New Jersey Bill Seeks Mandatory Licensing for Crypto Firms

A New Jersey lawmaker has introduced a bill seeking to mandate licensing for crypto businesses operating in the state.

Dubbed the Digital Asset and Blockchain Technology Act, the bill has been introduced as the state has no clear regulations for the growing industry, per the official announcement.

The bill is seeking the mandatory registration of all crypto businesses with the New Jersey Department of Banking and Insurance or a similar body in any other state that has ties with the New Jersey government on the matter.

If passed, it will also require crypto companies to disclose its legal name and any fictitious or trade name the applicant uses to conduct business, along with the details of anti-money laundering and counter-terror financing measures it is taking.

The companies also have to disclose a list of any license revocation, suspension, rejection, or other disciplinary action taken against the applicant in another state, as well as a list of criminal convictions, deferred prosecution agreements, and pending criminal proceedings.

Rising consumer-centric crypto businesses

“Throughout New Jersey, there are ATMs that dispense Bitcoins.
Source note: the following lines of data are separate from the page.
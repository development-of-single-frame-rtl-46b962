// tb_workloads: the evaluated workloads at full size.
//
// Runs single-frame sprite drawing with 1, 2 and 3 drawing units (one
// sprite_system instance each) and 50, 150 and 300 sprites of 64x64 pixels
// on a 1280x720 screen, one configuration after another. Each frame is
// checked word by word against a reference model, and the erase and draw
// times are printed for comparison with measurements of the design. The
// memory model answers reads after 6 cycles and never stalls, so the
// times are those of the drawing units alone.
module tb_workloads;
  logic clk = 0;
  logic go [3];
  logic finished [3];
  int   checks [3], failures [3];
  int   total_checks, total_failures;

  always #5 clk = ~clk;

  workload_harness #(.N_UNITS(1)) u_hw1 (.clk, .go(go[0]), .finished(finished[0]), .checks(checks[0]), .failures(failures[0]));
  workload_harness #(.N_UNITS(2)) u_hw2 (.clk, .go(go[1]), .finished(finished[1]), .checks(checks[1]), .failures(failures[1]));
  workload_harness #(.N_UNITS(3)) u_hw3 (.clk, .go(go[2]), .finished(finished[2]), .checks(checks[2]), .failures(failures[2]));

  initial begin
    repeat (30_000_000) @(posedge clk);
    $display("watchdog expired");
    $display("TB_RESULT checks=%0d failures=%0d", checks[0] + checks[1] + checks[2],
             failures[0] + failures[1] + failures[2] + 1);
    $finish;
  end

  initial begin
    go[0] = 0; go[1] = 0; go[2] = 0;
    for (int k = 0; k < 3; k++) begin
      @(negedge clk);
      go[k] = 1;
      wait (finished[k]);
    end
    total_checks = checks[0] + checks[1] + checks[2];
    total_failures = failures[0] + failures[1] + failures[2];
    $display("TB_RESULT checks=%0d failures=%0d", total_checks, total_failures);
    $finish;
  end
endmodule
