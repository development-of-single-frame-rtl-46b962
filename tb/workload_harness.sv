// workload_harness: runs single-frame sprite drawing workloads on one
// sprite_system instance at full size (1280x720 screen, 64x64 sprites) and
// checks the resulting screen against a reference model.
//
// When go rises, it runs one frame for each sprite count in {50, 150, 300}:
// every unit erases its band of the screen, all units wait for each other,
// then each unit draws its share of the sprites at random positions inside
// its band. The memory model has a fixed latency and never stalls. Erase and
// draw times are printed in cycles and in milliseconds at 100 MHz, the
// clock of the document's system. Each unit has its own memory port, and
// the memory serves all ports in the same cycle (no bandwidth limit), so
// the times show the drawing units alone. checks and failures accumulate; finished
// rises when all three frames are done.
module workload_harness
  import sprite_pkg::*;
#(
  parameter int unsigned N_UNITS = 1
) (
  input  logic clk,
  input  logic go,
  output logic finished,
  output int   checks,
  output int   failures
);

  localparam int unsigned GAME_DW = GAME_DW_DEF;
  localparam int unsigned GAME_DH = GAME_DH_DEF;
  localparam int unsigned SPR     = 64;
  localparam int unsigned N_IMG   = 4;
  localparam int unsigned BAND    = GAME_DH / N_UNITS;
  localparam int unsigned SCR_W   = GAME_DW / 2 * GAME_DH;
  localparam int unsigned SP_BASE = SCR_W;
  localparam int unsigned SP_SIZE = SPR * SPR / 2;
  localparam int unsigned WORDS   = SP_BASE + N_IMG * SP_SIZE;

  logic                     rst_n = 0;
  logic      [N_UNITS-1:0]  start, busy, done;
  draw_cmd_t [N_UNITS-1:0]  cmd;
  logic      [N_UNITS-1:0]  m_req_valid, m_req_ready, m_rsp_valid;
  mem_req_t  [N_UNITS-1:0]  m_req;
  word_t     [N_UNITS-1:0]  m_rsp_rdata;

  sprite_system #(.N_UNITS(N_UNITS)) dut (.*);

  ddr_model #(.NP(N_UNITS), .WORDS(WORDS), .LAT(6), .STALL_PCT(0)) u_mem (
    .clk, .rst_n, .req_valid(m_req_valid), .req(m_req), .req_ready(m_req_ready),
    .rsp_valid(m_rsp_valid), .rsp_rdata(m_rsp_rdata)
  );

  word_t ref_mem [WORDS];

  task automatic model(input draw_cmd_t c);
    for (int i = 0; i < int'(c.h); i++)
      for (int j = 0; j < int'(c.w) / 2; j++) begin
        int unsigned sa, da;
        word_t s, o;
        sa = c.scp + (i + c.y) * (GAME_DW / 2) + c.x / 2 + j;
        da = c.scn + (i + c.y) * (GAME_DW / 2) + c.x / 2 + j;
        if (c.mode == MODE_ERASE) ref_mem[da] = '0;
        else begin
          s = ref_mem[c.sp + i * (c.w / 2) + j];
          o = ref_mem[sa];
          for (int p = 0; p < 2; p++)
            if (s[p*32 +: 32] != 0) o[p*32 +: 32] = s[p*32 +: 32];
          ref_mem[da] = o;
        end
      end
  endtask

  task automatic call(input int u, input draw_cmd_t c);
    @(negedge clk);
    cmd[u] = c;
    start[u] = 1'b1;
    @(negedge clk);
    start[u] = 1'b0;
    while (!done[u]) @(negedge clk);
    model(c);
  endtask

  task automatic unit_erase(input int u);
    draw_cmd_t c;
    c = '0;
    c.mode = MODE_ERASE;
    c.w = dim_t'(GAME_DW); c.h = dim_t'(BAND); c.y = dim_t'(u * BAND);
    call(u, c);
  endtask

  task automatic unit_draw(input int u, input int n_spr);
    draw_cmd_t c;
    for (int k = u; k < n_spr; k += N_UNITS) begin
      c = '0;
      c.mode = MODE_DRAW;
      c.w = dim_t'(SPR); c.h = dim_t'(SPR);
      c.x = dim_t'(2 * $urandom_range(0, (GAME_DW - SPR) / 2));
      c.y = dim_t'(u * BAND + $urandom_range(0, BAND - SPR));
      c.sp = addr_t'(SP_BASE + (k % N_IMG) * SP_SIZE);
      call(u, c);
    end
  endtask

  function automatic pixel_t rand_pix(int zero_in);
    return ($urandom_range(zero_in - 1) == 0) ? '0 : pixel_t'($urandom);
  endfunction

  initial begin
    int counts [3] = '{50, 150, 300};
    longint unsigned t0, t1, t2;
    finished = 0; checks = 0; failures = 0;
    start = '0; cmd = '0;
    for (int a = 0; a < WORDS; a++) begin
      ref_mem[a] = (a < SP_BASE) ? {rand_pix(8), rand_pix(8)} : {rand_pix(3), rand_pix(3)};
      u_mem.mem[a] = ref_mem[a];
    end
    wait (go);
    repeat (3) @(posedge clk);
    rst_n = 1;
    foreach (counts[n]) begin
      t0 = u_mem.cycle;
      for (int u = 0; u < N_UNITS; u++) begin
        automatic int uu = u;
        fork unit_erase(uu); join_none
      end
      wait fork;
      t1 = u_mem.cycle;
      for (int u = 0; u < N_UNITS; u++) begin
        automatic int uu = u;
        automatic int nn = counts[n];
        fork unit_draw(uu, nn); join_none
      end
      wait fork;
      t2 = u_mem.cycle;
      $display("%0dHW %3d sprites: erase %7d cycles (%5.2f ms), draw %7d cycles (%5.2f ms), frame %5.2f ms",
               N_UNITS, counts[n], t1 - t0, real'(t1 - t0) / 1.0e5, t2 - t1, real'(t2 - t1) / 1.0e5,
               real'(t2 - t0) / 1.0e5);
      repeat (2) @(posedge clk);
      for (int a = 0; a < WORDS; a++) begin
        checks++;
        if (u_mem.mem[a] !== ref_mem[a]) failures++;
      end
      // the units share the erase, each writing a word per cycle
      checks++;
      if (t1 - t0 < SCR_W / N_UNITS || t1 - t0 > SCR_W / N_UNITS + 100) begin
        failures++;
        $display("%0dHW erase took %0d cycles, expected about %0d", N_UNITS, t1 - t0, SCR_W / N_UNITS);
      end
    end
    finished = 1;
  end

endmodule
People see and hear about it in their day to day lives, but most are not quite sure what it is,” Assemblywoman Yvonne Lopez, said. “We must take steps to protect consumers looking to invest in cryptocurrency, while also allowing the sector to continue to develop and expand in New Jersey.”

Lopez is the lead sponsor of the introduced bill in the state assembly.

The bill requires cryptocurrency businesses to disclose the terms and conditions of a consumer’s account at the time the consumer contracts for service, along with information on the schedule of fees and charges.

The neighboring state of New York is known for the toughest crypto license in the country – BitLicense – which is mandatory for every crypto company offering services to the residents of the state. Many major businesses even fled from the state, calling it too harsh for the industry.